The company has released a Sec Document explaining the nature of losses that it incurred. The company reported that the problem happened "primarily because of the company's need to temporarily suspend its electronic data interference with customers. 

The Hades Ransomware Attack Causes Suspension in Company Activities

The incident happened way back in December 15, 2020. It was reported as an attack using the Hades ransomware. It has hurt the company financially by forcing it to turn all of its IT systems down in order to fix the issue.

As reported by  Freight Waves, because of the suspension, necessary operations in Forward air have been disrupted. Drivers and employees were barred from accessing necessary documents and transport requirements. As a result, most essential activities involved in the company's line of work has been cancelled. This has resulted to the loss of revenue of $7.5 Million.

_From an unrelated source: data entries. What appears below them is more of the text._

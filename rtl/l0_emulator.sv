// l0_emulator: on-board event generator that stands in for the front-end (L0)
// electronics.
//
// For every L0 trigger (the TTCrx L1Accept pulse) it generates a burst of
// events when it is not inhibited (control register 2 bit 0). The burst
// length comes from control register 2 bits 12:8 (0 is taken as 1). Events
// use LHCb format (two L0 header words, 32 pixel rows, parity word) or, with
// register 2 bit 1 set, ALICE format (256 pixel rows), and are delivered in
// the same 16-bit framed stream as an input channel's receive buffer, low
// half of each 32-bit word first. Consecutive events of a burst are separated
// by GAP_CYCLES idle cycles. Triggers that arrive during a burst add to the
// number of events still to send (saturating counter).
//
// Event contents are this design's choice: L0[0] = {16'hE000, event number},
// L0[1] = 0, pixel row r of event e has one hit, at column (5*e) mod 32, if
// r = e mod 32 (ALICE: if r = e mod 256), and the trailer is the XOR of all
// preceding 32-bit words, the parity rule the input channels check. The
// document fixes only the trigger/burst behaviour and the two formats; the
// minimum LHCb inter-event gap it asks for is not given as a number, so
// GAP_CYCLES is assumed (72 cycles = 900 ns at 80 MHz).
module l0_emulator #(
  parameter int unsigned GAP_CYCLES = 72
) (
  input  logic        clk,
  input  logic        rst,
  input  logic        inhibit,
  input  logic        alice,
  input  logic [4:0]  burst,
  input  logic        l0_trig,      // one-cycle pulse per L0 trigger
  output logic        valid,
  output logic [15:0] data,
  output logic        sof,
  output logic        eof,
  output logic        busy
);
  logic [9:0]  pending;
  logic [15:0] ev;
  logic        active, in_gap, mode;
  logic [9:0]  w;            // 16-bit word index in the event
  logic [15:0] gap;
  logic [31:0] xacc, cur;
  logic [9:0]  n16, r;
  logic [31:0] pix;

  assign n16  = mode ? 10'(2 * (2 + 256 + 1)) : 10'(2 * (2 + 32 + 1));
  assign r    = (w >> 1) - 10'd2;   // pixel row of the current word
  assign pix  = (mode ? (r == 10'(ev[7:0])) : (r == 10'(ev[4:0]))) ? (32'h1 << (5 * ev) % 32) : 32'h0;
  always_comb begin
    if (w < 10'd2)              cur = {16'hE000, ev};
    else if (w < 10'd4)         cur = 32'h0;
    else if (w < n16 - 10'd2)   cur = pix;
    else                        cur = xacc;
  end

  assign valid = active && !in_gap;
  assign data  = w[0] ? cur[31:16] : cur[15:0];
  assign sof   = (w == 0);
  assign eof   = (w == n16 - 10'd1);
  assign busy  = active || (pending != 0);

  always_ff @(posedge clk) begin
    if (rst) begin
      pending <= '0;
      ev      <= '0;
      active  <= 1'b0;
      in_gap  <= 1'b0;
      mode    <= 1'b0;
      w       <= '0;
      gap     <= '0;
      xacc    <= '0;
    end else begin
      logic [9:0] add;
      add = (l0_trig && !inhibit) ? ((burst == 0) ? 10'd1 : 10'(burst)) : 10'd0;
      if (!active) begin
        if (pending != 0 || add != 0) begin
          active  <= 1'b1;
          in_gap  <= 1'b0;
          w       <= '0;
          xacc    <= '0;
          mode    <= alice;
          pending <= pending + add - 10'd1;
        end
      end else begin
        if ((pending + add) < pending) pending <= '1;
        else                           pending <= pending + add;
        if (in_gap) begin
          if (gap == 0) active <= 1'b0;
          else          gap <= gap - 1'b1;
        end else begin
          w <= w + 1'b1;
          if (w[0]) xacc <= xacc ^ cur;
          if (eof) begin
            ev     <= ev + 1'b1;
            in_gap <= 1'b1;
            gap    <= 16'(GAP_CYCLES);
          end
        end
      end
    end
  end
endmodule
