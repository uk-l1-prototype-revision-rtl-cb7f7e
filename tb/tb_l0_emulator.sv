// tb_l0_emulator: triggers the event generator and checks the events it
// produces: burst length (0 counts as 1), LHCb and ALICE lengths, framing
// flags, the XOR parity trailer, the event numbering in L0[0], the single
// hit per event, the minimum gap between events, that the inhibit bit
// suppresses generation and that triggers during a burst are queued.
module tb_l0_emulator;
  localparam int GAP = 20;
  logic clk = 0, rst = 1;
  always #5 clk = !clk;
  int checks = 0, failures = 0;
  logic inhibit, alice, trig, v, sof, eof, busy;
  logic [4:0] burst;
  logic [15:0] data;

  l0_emulator #(.GAP_CYCLES(GAP)) dut (.clk, .rst, .inhibit, .alice, .burst, .l0_trig(trig),
    .valid(v), .data, .sof, .eof, .busy);

  initial begin
    repeat (100000) @(posedge clk);
    failures++;
    $display("TB_RESULT checks=%0d failures=%0d", checks, failures);
    $finish;
  end
  task automatic chk(input bit ok, input string what);
    checks++;
    if (!ok) begin failures++; $display("FAIL %s", what); end
  endtask

  // event collector
  logic [31:0] w [$];
  logic [15:0] lo;
  int n16 = 0, events = 0, lens [$], gaps [$], last_end = -1, cyc = 0, hits [$];
  bit parity_ok [$];
  always @(posedge clk) begin
    cyc++;
    if (v && !rst) begin
      if (sof) begin
        if (last_end >= 0) gaps.push_back(cyc - last_end - 1);
        w = {}; n16 = 0;
      end
      if (n16 % 2 == 0) lo = data; else w.push_back({data, lo});
      n16++;
      if (eof) begin
        logic [31:0] x;
        int h;
        x = 0;
        h = 0;
        for (int i = 0; i < w.size() - 1; i++) x ^= w[i];
        for (int i = 2; i < w.size() - 1; i++) h += $countones(w[i]);
        parity_ok.push_back(x == w[w.size() - 1] && w[0] == {16'hE000, 16'(events)});
        hits.push_back(h);
        lens.push_back(n16);
        events++;
        last_end = cyc;
      end
    end
  end

  task automatic pulse();
    trig = 1; @(posedge clk); #1; trig = 0;
  endtask

  initial begin
    inhibit = 1; alice = 0; burst = 0; trig = 0;
    repeat (3) @(posedge clk);
    #1 rst = 0;
    pulse();
    repeat (100) @(posedge clk); #1;
    chk(events == 0 && !busy, "inhibited: no events");
    inhibit = 0;
    pulse();
    repeat (200) @(posedge clk); #1;
    chk(events == 1 && lens[0] == 70, "burst 0 gives one LHCb event of 70 words");
    burst = 4;
    pulse();
    repeat (3) @(posedge clk); #1;
    pulse();                       // queued during the burst
    wait (!busy);
    repeat (5) @(posedge clk); #1;
    chk(events == 9, "burst of 4 plus a queued burst of 4");
    alice = 1; burst = 2;
    pulse();
    wait (!busy);
    repeat (5) @(posedge clk); #1;
    chk(events == 11 && lens[10] == 518 && lens[9] == 518, "ALICE events of 518 words");
    foreach (parity_ok[i]) chk(parity_ok[i], "parity trailer and event number");
    foreach (hits[i]) chk(hits[i] == 1, "one hit per event");
    foreach (gaps[i]) chk(gaps[i] >= GAP, "inter-event gap");
    $display("TB_RESULT checks=%0d failures=%0d", checks, failures);
    $finish;
  end
endmodule
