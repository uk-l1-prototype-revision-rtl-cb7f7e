// mdio_master: management-interface master for the 100baseTX PHY.
//
// After reset it writes the PHY control register (register 0) once with
// BMCR_VALUE, which fixes the link at 100 Mbit/s, full duplex, with
// auto-negotiation off, and then reads PHY registers 0, 16 and 1 in an
// endless loop. The latest values are held on reg0, reg16 and reg1 for the
// status block, and 'ready' rises once the first complete round of reads has
// finished.
//
// Each transaction is a standard clause-22 management frame of 64 MDC
// periods: 32 preamble ones, start 01, opcode (01 write, 10 read), PHY
// address, register address, turnaround, 16 data bits, MSB first. MDC is
// clk divided by 2*CLK_DIV. The master changes its output after the falling
// edge of MDC and samples the PHY's read data at the rising edge; during the
// turnaround and data bits of a read mdio_oe is low so the PHY can drive the
// line. mdio_o/mdio_oe/mdio_i are the three sides of the open pad.
//
// Follows the document: the forced 100 Mbit/s full-duplex setting and which
// PHY registers appear in the status block (registers 0, 16, 1). Own choices
// (not given there): the frame timing, MDC rate (1 MHz at 80 MHz clk), PHY
// address 0, the polling order and the write-once-after-reset policy.
module mdio_master #(
  parameter int unsigned CLK_DIV    = 40,
  parameter logic [4:0]  PHY_ADDR   = 5'd0,
  parameter logic [15:0] BMCR_VALUE = 16'h2100
) (
  input  logic        clk,
  input  logic        rst,
  output logic        mdc,
  output logic        mdio_o,
  output logic        mdio_oe,
  input  logic        mdio_i,
  output logic [15:0] reg0,
  output logic [15:0] reg16,
  output logic [15:0] reg1,
  output logic        ready
);
  localparam int unsigned DW = (CLK_DIV < 2) ? 1 : $clog2(CLK_DIV);

  logic [DW-1:0] div;
  logic [5:0]    bit_cnt;
  logic [1:0]    op;        // 0: write reg 0, 1: read 0, 2: read 16, 3: read 1
  logic [63:0]   frame;
  logic [15:0]   shreg;
  logic [4:0]    regad;
  logic          is_read;
  logic          primed;    // a bit has been presented since reset

  always_comb begin
    case (op)
      2'd0:    regad = 5'd0;
      2'd1:    regad = 5'd0;
      2'd2:    regad = 5'd16;
      default: regad = 5'd1;
    endcase
    is_read = (op != 2'd0);
    frame = is_read ? {32'hFFFF_FFFF, 2'b01, 2'b10, PHY_ADDR, regad, 2'b11, 16'hFFFF}
                    : {32'hFFFF_FFFF, 2'b01, 2'b01, PHY_ADDR, regad, 2'b10, BMCR_VALUE};
  end

  always_ff @(posedge clk) begin
    if (rst) begin
      div     <= '0;
      mdc     <= 1'b0;
      mdio_o  <= 1'b1;
      mdio_oe <= 1'b0;
      bit_cnt <= '0;
      op      <= 2'd0;
      shreg   <= '0;
      reg0    <= '0;
      reg16   <= '0;
      reg1    <= '0;
      ready   <= 1'b0;
      primed  <= 1'b0;
    end else if (div != DW'(CLK_DIV - 1)) begin
      div <= div + 1'b1;
    end else begin
      div <= '0;
      mdc <= !mdc;
      if (mdc) begin
        // falling edge: present bit bit_cnt
        mdio_o  <= frame[6'd63 - bit_cnt];
        mdio_oe <= !(is_read && bit_cnt >= 6'd46);
        primed  <= 1'b1;
      end else if (primed) begin
        // rising edge: the bit presented is sampled (by the PHY or by us)
        if (is_read && bit_cnt >= 6'd48) shreg <= {shreg[14:0], mdio_i};
        bit_cnt <= bit_cnt + 1'b1;
        if (bit_cnt == 6'd63) begin
          case (op)
            2'd1: reg0  <= {shreg[14:0], mdio_i};
            2'd2: reg16 <= {shreg[14:0], mdio_i};
            2'd3: begin
              reg1  <= {shreg[14:0], mdio_i};
              ready <= 1'b1;
            end
            default: ;
          endcase
          op <= (op == 2'd3) ? 2'd1 : op + 2'd1;
        end
      end
    end
  end
endmodule
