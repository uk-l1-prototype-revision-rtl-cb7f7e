// tb_mdio_master: checks the PHY management master against a behavioural PHY.
// With CLK_DIV = 2 (MDC = clk/4) it checks: the MDC period; that the first
// frame writes 0x2100 into PHY register 0; that registers 0, 16 and 1 are
// then read in turn, appear on reg0/reg16/reg1 and set 'ready' after the
// first round; that a later change of a PHY register shows after the next
// round; that the master never drives the line while the PHY does; and that
// a round of three reads takes 3 x 64 MDC periods.
module tb_mdio_master;
  localparam int DIV = 2;
  logic clk = 0, rst = 1;
  always #5 clk = !clk;
  int checks = 0, failures = 0;
  logic mdc, mdio_o, mdio_oe, phy_oe, phy_o, line, ready;
  logic [15:0] reg0, reg16, reg1;
  assign line = mdio_oe ? mdio_o : (phy_oe ? phy_o : 1'b1);

  mdio_master #(.CLK_DIV(DIV), .PHY_ADDR(5'd0), .BMCR_VALUE(16'h2100)) dut (
    .clk, .rst, .mdc, .mdio_o, .mdio_oe, .mdio_i(line), .reg0, .reg16, .reg1, .ready);
  mdio_phy_model #(.PHY_ADDR(5'd0)) phy (.mdc, .line, .drv_oe(phy_oe), .drv_o(phy_o));

  task automatic chk(input bit ok, input string what);
    checks++;
    if (!ok) begin failures++; $display("FAIL %s", what); end
  endtask
  initial begin
    repeat (200000) @(posedge clk);
    failures++;
    $display("watchdog expired");
    $display("TB_RESULT checks=%0d failures=%0d", checks, failures);
    $finish;
  end

  int conflicts = 0;
  always @(posedge clk) if (mdio_oe && phy_oe) conflicts++;

  int t0, t1, r0;
  initial begin
    repeat (3) @(posedge clk);
    #1 rst = 0;
    // MDC period
    @(posedge mdc); t0 = $time; @(posedge mdc); t1 = $time;
    chk(t1 - t0 == 10 * 2 * DIV, "MDC period is 2*CLK_DIV clocks");
    wait (ready);
    #1;
    chk(phy.writes == 1 && phy.regs[0] == 16'h2100, "control register written once with 0x2100");
    chk(phy.reads == 3, "three reads in the first round");
    chk(reg0 == 16'h2100 && reg16 == 16'h0010 && reg1 == 16'h7809, "read values");
    // one more round, timed
    r0 = phy.reads;
    t0 = $time;
    phy.regs[1] = 16'h780D;
    phy.regs[16] = 16'h4321;
    wait (phy.reads == r0 + 3);
    @(posedge ready or negedge ready or reg1);
    #1;
    chk(reg1 == 16'h780D && reg16 == 16'h4321 && reg0 == 16'h2100, "updated values after the next round");
    t1 = $time;
    chk((t1 - t0) / (10 * 2 * DIV) >= 3 * 64 - 2 && (t1 - t0) / (10 * 2 * DIV) <= 3 * 64 + 2,
        $sformatf("a round takes 3 x 64 MDC periods (%0d)", (t1 - t0) / (10 * 2 * DIV)));
    chk(phy.writes == 1, "no further writes");
    chk(conflicts == 0, "no bus conflict");
    chk(ready, "ready stays set");
    $display("TB_RESULT checks=%0d failures=%0d", checks, failures);
    $finish;
  end
endmodule
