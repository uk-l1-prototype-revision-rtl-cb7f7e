// rx_channel: front end of one optical input channel.
//
// It receives the 16-bit word stream that the transceiver's receive buffer
// delivers (one HPD event framed by start and end markers, 32-bit event words
// sent as two 16-bit words, low half first) and writes whole events into the
// channel's 18 x 1024 ingress FIFO. For every event it also pushes a small
// descriptor (ALICE/LHCb mode, parity error, length) that tells the zero-suppression
// unit what it will find.
//
// How it works:
//  * Auto-sensing: SENSE_CYCLES after reset the link's sync flag is sampled;
//    a channel without sync is inhibited until the next reset. The
//    configuration inhibit bit inhibits it as well. An inhibited channel
//    drops all data.
//  * An event is accepted only if, at its start word, the ingress FIFO has
//    room for the largest event (an ALICE event, 518 words) and the
//    descriptor queue has a free place; otherwise the whole event is dropped.
//  * Mode: with the force bit set the configured mode is used; otherwise the
//    mode follows the event length (more than 35 32-bit words = ALICE).
//  * Parity: the trailer word is compared with the XOR of all preceding
//    32-bit words of the event; a mismatch increments an 8-bit error counter.
//  * Status word (register 16+n): bit 0 inhibit, bit 1 loss of sync,
//    7:4 receive-buffer overflow count, 11:8 clock-correction count, 15:12
//    events written into the zero-suppressed FIFO (all 4-bit, wrapping).
//
// The status layout, the auto-inhibit on reset, the forced/auto mode bits and
// the per-channel parity counter follow the document. The event framing, the
// length-based mode detection, the parity rule and the drop-whole-event policy
// are this design's own choices, since the input link format is defined
// elsewhere. Timing: one input word per cycle, FIFO write in the same cycle,
// descriptor pushed in the cycle of the end word.
module rx_channel
  import l1_pkg::*;
#(
  parameter int unsigned SENSE_CYCLES = 1024
) (
  input  logic        clk,
  input  logic        rst,
  input  chan_cfg_t   cfg,
  // receive buffer side
  input  logic        rx_valid,
  input  logic [15:0] rx_data,
  input  logic        rx_sof,
  input  logic        rx_eof,
  input  logic        rx_sync,
  input  logic        rx_ovf_pulse,     // receive buffer overflow event
  input  logic        rx_clkcor_pulse,  // clock correction event
  input  logic        zs_event_pulse,   // an event was written past zero suppression
  // ingress FIFO
  output logic        fifo_wr,
  output fifo_word_t  fifo_din,
  input  logic [10:0] fifo_free,
  // descriptor queue {alice, parity_error, number of 16-bit words}
  output logic        desc_wr,
  output logic [11:0] desc_din,
  input  logic        desc_full,
  // status
  output logic [15:0] status,
  output logic [7:0]  parity_errors,
  output logic        inhibited,
  output logic        los_masked        // loss of sync, masked by the configured inhibit
);
  localparam int unsigned MAX_W16 = 2 * ALICE_IN_W32;

  logic [$clog2(SENSE_CYCLES+1)-1:0] sense_cnt;
  logic        sense_done, auto_inh;
  logic        in_event, accepting;
  logic [9:0]  cnt16;
  logic [15:0] lo_half;
  logic [31:0] xacc;
  logic [3:0]  ovf_cnt, cc_cnt, zs_cnt;

  logic        accept_word, start_ok, hi_half;
  logic [31:0] w32;
  logic [9:0]  n32;

  assign inhibited  = cfg.inhibit | auto_inh;
  assign los_masked = !rx_sync && !cfg.inhibit;
  assign status     = {zs_cnt, cc_cnt, ovf_cnt, 2'b00, !rx_sync, inhibited};

  assign start_ok    = !inhibited && sense_done && (fifo_free >= 11'(MAX_W16)) && !desc_full;
  // a word is stored if it opens an accepted event or continues one
  assign accept_word = rx_valid && (rx_sof ? start_ok : (in_event && accepting));
  assign hi_half     = rx_sof ? 1'b0 : cnt16[0];
  assign w32         = {rx_data, lo_half};
  assign n32         = (cnt16 + 10'd1) >> 1;

  always_comb begin
    fifo_wr       = accept_word;
    fifo_din.sof  = rx_sof;
    fifo_din.eof  = rx_eof;
    fifo_din.data = rx_data;
    desc_wr       = accept_word && rx_eof;
    desc_din[11]  = cfg.force_mode ? cfg.alice : (n32 > 10'(LHCB_IN_W32));
    desc_din[10]  = !hi_half || (xacc != w32);
    desc_din[9:0] = rx_sof ? 10'd1 : cnt16 + 10'd1;
  end

  always_ff @(posedge clk) begin
    if (rst) begin
      sense_cnt     <= '0;
      sense_done    <= 1'b0;
      auto_inh      <= 1'b0;
      in_event      <= 1'b0;
      accepting     <= 1'b0;
      cnt16         <= '0;
      lo_half       <= '0;
      xacc          <= '0;
      parity_errors <= '0;
      ovf_cnt       <= '0;
      cc_cnt        <= '0;
      zs_cnt        <= '0;
    end else begin
      if (!sense_done) begin
        sense_cnt <= sense_cnt + 1'b1;
        if (sense_cnt == SENSE_CYCLES[$bits(sense_cnt)-1:0]) begin
          sense_done <= 1'b1;
          auto_inh   <= !rx_sync;
        end
      end
      if (rx_ovf_pulse)    ovf_cnt <= ovf_cnt + 1'b1;
      if (rx_clkcor_pulse) cc_cnt  <= cc_cnt + 1'b1;
      if (zs_event_pulse)  zs_cnt  <= zs_cnt + 1'b1;

      if (rx_valid) begin
        if (rx_sof) begin
          in_event  <= !rx_eof;
          accepting <= start_ok;
          cnt16     <= 10'd1;
          lo_half   <= rx_data;
          xacc      <= '0;
        end else if (in_event) begin
          cnt16 <= cnt16 + 1'b1;
          if (hi_half) xacc    <= xacc ^ w32;
          else         lo_half <= rx_data;
          if (rx_eof) in_event <= 1'b0;
        end
        if (desc_wr && desc_din[10]) parity_errors <= parity_errors + 1'b1;
      end
    end
  end
endmodule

Read more: Fonix Ransomware Decryptor Released for FREE After Group Shuts Down, How to Claim Master Decryption Key?

Forward Air and Other Companies Would Rather Start from Scratch than Pay for Ransom Demand

Although forward Air has successfully made it past the attack, the company reported in its SEC filing the amount of cost it had to pay because of the attack and even the loss of revenue it has suffered because of it. This is an example of a circumstance that proves most security  researchers recommend prevention measures from ransomware attacks rather than by fixing it when it is already there. 

The SEC documents that were released did not mention that the company would have any plans in paying for the ransom demand or dealing with it through a cyber insurance policy. 

As reported by Coveware, it has been a trend now that more companies are deciding not to pay for the ransom demand after finding out that ransom gangs do not always permanently remove stolen data. Furthermore, companies who became a victim of ransomware choose to start from scratch over again. Despite this trend going on, the rise in ransomware attacks has peaked in year 2020. Furthermore, ZD Net reports that an amount of at least $350 million has been made by gangs for ransom attacks in 2020. This has risen to about 311% since 2019.